製造業の分野でよく耳にする、機械保全技能士の資格。
スキルアップや転職活動のためなど、機械保全技能士の資格取得を考えている方は多いと思います。

しかし中には
「機械保全技能士ってどんな資格?難しいの?」
「機械保全技能士は役に立たないって聞いたけど本当?」
などと疑問に思っている方もいらっしゃるのではないでしょうか?

そこでこの記事では、機械保全技能士とはどんな資格なのかを詳しくご紹介いたします。資格の種類や難易度、取得するメリットのほか、どんな人に向いているのかなどのお役立ち情報も交えながらわかりやすく解説していきますね。

【この記事でわかること】
・機械保全技能士とは?
・機械保全技能士の資格の種類と違い
・機械保全技能士資格が「役に立たない」といわれる理由
・機械保全技能士の資格を取得するメリットと活躍の場は?
・機械保全技能士に求められること
・機械保全技能士に向いている人の特徴

なお、記事の中で例として挙げるものは、それぞれ一部です。たくさんありますので代表的なものに絞っています。
機械保全技能士の資格に興味がある方はぜひご覧ください。

機械保全技能士とは?

工場内の機械のメンテナンスを行うためには、専門的な技術や知識が必要となります。そうした機械メンテナンスの技術、知識を証明する国家資格が「機械保全技能士」です。

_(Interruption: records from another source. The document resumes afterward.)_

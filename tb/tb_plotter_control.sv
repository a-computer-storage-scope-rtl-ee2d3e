// tb_plotter_control: checks the point plotter sequencing.
//  - the plotter enable button toggles plotting on and off
//  - while on, strobes reach +seek and set plot busy; while off they do not
//  - the complete pulse clears plot busy after the two 5 us pen-lift delays
//  - stopping (button, end plot, null detector off) clears plot busy via
//    the 5 us stop reset pulse, and end plot / null detector off stop plotting
module tb_plotter_control;
  localparam int TPU = 10;
  logic clk = 1'b0, rst_n = 1'b0;
  logic button = 1'b0, end_plot = 1'b0, strobe = 1'b0, nd_ready = 1'b1, nd_complete = 1'b0;
  logic nd_enable, nd_seek, plot_busy, binary_sense;
  int checks = 0, failures = 0, seeks = 0;
  logic seek_d = 1'b0;

  plotter_control dut (.clk, .rst_n, .button, .end_plot, .strobe, .nd_ready, .nd_complete,
                       .nd_enable, .nd_seek, .plot_busy, .binary_sense);

  always #5 clk = ~clk;
  always @(posedge clk) begin
    seek_d <= nd_seek;
    if (nd_seek && !seek_d) seeks++;
  end

  task automatic check(input bit cond, input string what);
    checks++;
    if (!cond) begin failures++; $display("FAIL: %s", what); end
  endtask

  task automatic press();
    @(negedge clk) button = 1'b1;
    repeat (5) @(negedge clk);
    button = 1'b0;
    repeat (3) @(negedge clk);
  endtask

  task automatic send_strobe();
    @(negedge clk) strobe = 1'b1;
    repeat (3) @(negedge clk);
    strobe = 1'b0;
    @(negedge clk);
  endtask

  task automatic complete_and_measure();
    int n = 0;
    @(negedge clk) nd_complete = 1'b1;
    @(negedge clk) nd_complete = 1'b0;
    while (plot_busy && n < 1000) begin @(negedge clk); n++; end
    check(n >= 10 * TPU && n <= 10 * TPU + 4, $sformatf("pen-lift delay %0d cycles", n));
  endtask

  initial begin
    int s0;
    repeat (3) @(negedge clk);
    rst_n = 1'b1;
    repeat (2) @(negedge clk);
    check(!nd_enable && !binary_sense && !plot_busy, "idle");
    s0 = seeks;
    send_strobe();
    check(seeks == s0 && !plot_busy, "no seek while off");
    press();
    check(nd_enable && binary_sense, "button turns plotting on");
    for (int i = 0; i < 3; i++) begin
      s0 = seeks;
      send_strobe();
      check(seeks == s0 + 1 && plot_busy, "strobe gives seek and busy");
      complete_and_measure();
    end
    // stop with the button while busy
    send_strobe();
    check(plot_busy, "busy before stop");
    press();
    check(!nd_enable && !binary_sense, "button turns plotting off");
    repeat (2) @(negedge clk);
    check(!plot_busy, "stop reset clears busy");
    // end plot
    press();
    check(nd_enable, "on again");
    send_strobe();
    @(negedge clk) end_plot = 1'b1;
    repeat (4) @(negedge clk);
    end_plot = 1'b0;
    repeat (4) @(negedge clk);
    check(!nd_enable && !plot_busy, "end plot stops plotting and clears busy");
    // null detector off
    press();
    check(nd_enable, "on again 2");
    @(negedge clk) nd_ready = 1'b0;
    repeat (2) @(negedge clk);
    check(!nd_enable, "null detector off clears enable");
    press();
    check(!nd_enable, "cannot enable while null detector off");
    nd_ready = 1'b1;
    $display("TB_RESULT checks=%0d failures=%0d", checks, failures);
    $finish;
  end

  initial begin
    repeat (20000) @(posedge clk);
    failures++;
    $display("FAIL: watchdog");
    $display("TB_RESULT checks=%0d failures=%0d", checks, failures);
    $finish;
  end
endmodule
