// point_store_sequencer: timing of the delay before each point is stored.
//
// After the computer changes a DAC word, the beam needs time to move and the
// DACs need time to settle before the point may be stored.  A point far from
// the last one needs the long settle delay (M15, 24 us); a point plotted soon
// after the previous one is close to it, so a short delay (M16, 6 us) is
// enough.  A retriggerable window mono (M14, 100 us) restarted by every point
// strobe tells the two cases apart: a strobe that comes while the window is
// open gets the short delay, one that comes after it has closed gets the
// settle delay.  Control bit 0 "settle delay always" forces the settle delay.
// The three monos and this selection rule follow the interface; the
// widths are its values.  This design's own choices: every time is a
// count of clock cycles (TICKS_PER_US per microsecond); a strobe is taken at
// its trailing edge, when the data is stable; a strobe that ends while a delay
// is still running is ignored.
//
// Timing: the delay output rises one cycle after the strobe's falling edge is
// seen and lasts exactly SETTLE_US or SHORT_US microseconds; fire is a single
// cycle pulse in the cycle after delay falls, which starts the store pulse.
module point_store_sequencer #(
  parameter int unsigned TICKS_PER_US = scope_pkg::DEFAULT_TICKS_PER_US,
  parameter int unsigned SETTLE_US    = 24,
  parameter int unsigned SHORT_US     = 6,
  parameter int unsigned WINDOW_US    = 100
) (
  input  logic clk,
  input  logic rst_n,
  input  logic strobe,
  input  logic settle_always,
  output logic settle_pulse,
  output logic short_pulse,
  output logic window,
  output logic delay,
  output logic fire
);
  logic strobe_d, delay_d;
  logic accept, start_settle, start_short;

  always_ff @(posedge clk) begin
    if (!rst_n) begin
      strobe_d <= 1'b0;
      delay_d  <= 1'b0;
    end else begin
      strobe_d <= strobe;
      delay_d  <= delay;
    end
  end

  always_comb begin
    delay        = settle_pulse || short_pulse;
    accept       = strobe_d && !strobe && !delay;
    start_settle = accept && (settle_always || !window);
    start_short  = accept && !settle_always && window;
    fire         = delay_d && !delay;
  end

  // M14: retriggerable window, restarted by every accepted strobe.
  mono #(.WIDTH(WINDOW_US * TICKS_PER_US), .RETRIG(1'b1)) u_m14 (
    .clk, .rst_n, .trig(accept), .q(window));

  // M15: settle delay.
  mono #(.WIDTH(SETTLE_US * TICKS_PER_US), .RETRIG(1'b0)) u_m15 (
    .clk, .rst_n, .trig(start_settle), .q(settle_pulse));

  // M16: short delay between closely spaced points.
  mono #(.WIDTH(SHORT_US * TICKS_PER_US), .RETRIG(1'b0)) u_m16 (
    .clk, .rst_n, .trig(start_short), .q(short_pulse));

  // Only one of the two delays may ever run.
  a_one_delay: assert property (@(posedge clk) disable iff (!rst_n)
    !(settle_pulse && short_pulse));
endmodule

モノづくりの現場では非常に多くの機械が稼働しています。それらの機械は長く使い続けるうちに徐々に機能が落ちていき、時には故障してしまうこともあります。そうしたトラブルを未然に防ぐため、工場では定期的に機械のメンテナンスが行われています。

機械保全技能士の資格を取得することで、国の公的機関(厚生労働省)から、機械のメンテナンスに関して一定以上の技術と知識を有していると認められていることが証明できます。つまり「国が認めた専門家」であり、製造業の分野で非常に需要が高く活躍が期待できる資格と言えます。

機械保全技能士の資格の種類と違い

機械保全技能士の資格の種類は「4つの等級」があります。
より専門性が高い順に、特級、1級、2級、3級で、それぞれ以下のような違いがあります。

▼特級
保全に関わる業務の監督者として働く管理職の人を対象としている資格です。

▼1級
製造業の企業の保全部門などでリーダー的な役割を担っている人を対象としています。

▼2級
保全に関わる知識などを必要とする新入社員から中堅レベルの社員などが対象です

▼3級
初級レベルの知識やスキルの習得が求められる資格で、学生や新入社員などを対象としています。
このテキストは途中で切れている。